Hong Toan Phuoc, Carter Michelle Q, Struffi Paolo, Casonato Stefano, Hao Youai, Lam Joseph S, Lory Stephen, Jousson Olivier
Centre for Integrative Biology, University of Trento, 38123, Trento, Italy.
Department of Microbiology and Immunobiology, Harvard Medical School, Boston, MA, 02115, USA.
BMC Microbiol. 2017 Feb 7;17(1):31. doi: 10.1186/s12866-017-0943-4.

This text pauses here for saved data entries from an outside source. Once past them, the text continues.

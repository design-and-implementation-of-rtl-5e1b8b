// void_table_tb: random writes on both ports and reads, compared with a
// shadow array kept by the testbench. Checks the one-cycle read latency and
// that the read data hold while rd_en is low.
module void_table_tb;
  localparam int unsigned NS = 64, TW = 17;
  logic          clk = 0;
  logic          rd_en = 0, wa_en = 0, wb_en = 0;
  logic [5:0]    rd_addr = 0, wa_addr = 0, wb_addr = 0;
  logic [TW-1:0] rd_start, rd_end, wa_start = 0, wa_end = 0, wb_start = 0, wb_end = 0;
  logic [TW-1:0] sh_s [NS], sh_e [NS];
  int            checks = 0, failures = 0, cycles = 0;

  void_table #(.NUM_SLOTS(NS), .TIME_W(TW)) dut (.*);

  always #5 clk = ~clk;
  always @(posedge clk) begin
    cycles++;
    if (cycles > 20000) begin
      failures++;
      $display("TB_RESULT checks=%0d failures=%0d", checks, failures);
      $finish;
    end
  end

  initial begin
    // fill every entry through alternating ports
    for (int i = 0; i < NS; i++) begin
      @(negedge clk);
      sh_s[i] = TW'($urandom); sh_e[i] = TW'($urandom);
      if (i % 2 == 0) begin
        wa_en = 1; wa_addr = 6'(i); wa_start = sh_s[i]; wa_end = sh_e[i]; wb_en = 0;
      end else begin
        wb_en = 1; wb_addr = 6'(i); wb_start = sh_s[i]; wb_end = sh_e[i]; wa_en = 0;
      end
    end
    @(negedge clk); wa_en = 0; wb_en = 0;
    for (int i = 0; i < 1000; i++) begin
      int a, b, r;
      @(negedge clk);
      a = $urandom % NS;
      b = (a + 1 + $urandom % (NS - 1)) % NS;
      r = $urandom % NS;
      rd_en = 1; rd_addr = 6'(r);
      wa_en = ($urandom % 2) == 1; wa_addr = 6'(a); wa_start = TW'($urandom); wa_end = TW'($urandom);
      wb_en = ($urandom % 2) == 1; wb_addr = 6'(b); wb_start = TW'($urandom); wb_end = TW'($urandom);
      @(negedge clk);
      // read returns the contents before this edge's writes
      checks++;
      if (rd_start !== sh_s[r] || rd_end !== sh_e[r]) begin
        failures++;
        $display("FAIL read %0d got %0d/%0d expect %0d/%0d", r, rd_start, rd_end, sh_s[r], sh_e[r]);
      end
      if (wa_en) begin sh_s[a] = wa_start; sh_e[a] = wa_end; end
      if (wb_en) begin sh_s[b] = wb_start; sh_e[b] = wb_end; end
      rd_en = 0; wa_en = 0; wb_en = 0;
    end
    // read data hold while rd_en is low
    @(negedge clk); rd_en = 1; rd_addr = 6'd7;
    @(negedge clk); rd_en = 0; rd_addr = 6'd9;
    @(negedge clk); @(negedge clk);
    checks++;
    if (rd_start !== sh_s[7] || rd_end !== sh_e[7]) begin
      failures++;
      $display("FAIL hold");
    end
    $display("TB_RESULT checks=%0d failures=%0d", checks, failures);
    $finish;
  end
endmodule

Pseudomonas aeruginosa pathogenicity island 1 (PAPI-1) is one of the largest genomic islands of this important opportunistic human pathogen. Previous studies have shown that PAPI-1 encodes several putative virulence factors, including a major regulator of biofilm formation and antibiotic-resistance traits. PAPI-1 is horizontally transferable into recipient strains lacking this island via conjugation mediated by the specialized type IV pilus. The PAPI-1 encodes a cluster of ten genes associated with the synthesis and assembly of the type IV pilus. The PAPI-1 acquisition mechanism is currently not well understood.
In this study, we performed a series of conjugation experiments and identified determinants of PAPI-1 acquisition by analyzing transfer efficiency between the donor and a series of mutant recipient strains. Our data show that common polysaccharide antigen (CPA) lipopolysaccharide (LPS), a homopolymer of D-rhamnose, is required for initiating PAPI-1 transfer, suggesting that this structure acts as a receptor for conjugative type IV pilus in recipient strains. These results were substantiated by experimental evidence from PAPI-1 transfer assay experiments, in which outer membrane or LPS preparations from well-defined LPS mutants were added to the transfer mix to assess the role of P. aeruginosa LPS in PAPI-1 transfer and in vitro binding experiments between pilin fusion protein GST-pilV2' and immobilized LPS molecules were performed. Our data also showed that P. aeruginosa strains that had already acquired a copy of PAPI-1 were unable to import additional copies of the island, and that such strains produced proportionally lower amounts of CPA LPS compared to the strains lacking PAPI-1.
These results suggest that a PAPI-1 exclusion mechanism exists in P. aeruginosa that might serve to regulate the avoidance of uncontrolled expansions of the bacterial genome.
铜绿假单胞菌致病岛1(PAPI-1)是这种重要的人类机会致病菌最大的基因组岛之一。先前的研究表明,PAPI-1编码几种假定的毒力因子,包括生物膜形成和抗生素抗性特征的主要调节因子。PAPI-1可通过特殊IV型菌毛介导的接合作用水平转移到缺乏该岛的受体菌株中。PAPI-1编码一组与IV型菌毛的合成和组装相关的十个基因。目前对PAPI-1的获取机制了解尚少。
在本研究中,我们进行了一系列接合实验,并通过分析供体与一系列突变受体菌株之间的转移效率来确定PAPI-1获取的决定因素。我们的数据表明,普通多糖抗原(CPA)脂多糖(LPS),一种D-鼠李糖的同聚物,是启动PAPI-1转移所必需的,这表明该结构作为受体菌株中接合IV型菌毛的受体。来自PAPI-1转移测定实验的实验证据证实了这些结果,在该实验中,将来自明确的LPS突变体的外膜或LPS制剂添加到转移混合物中,以评估铜绿假单胞菌LPS在PAPI-1转移中的作用,并进行了菌毛融合蛋白GST-pilV2'与固定化LPS分子之间的体外结合实验。我们的数据还表明,已经获得一份PAPI-1拷贝的铜绿假单胞菌菌株无法导入该岛的额外拷贝,并且与缺乏PAPI-1的菌株相比,此类菌株产生的CPA LPS量成比例地更低。
这些结果表明,铜绿假单胞菌中存在一种PAPI-1排除机制,可能用于调节避免细菌基因组的无控制扩增。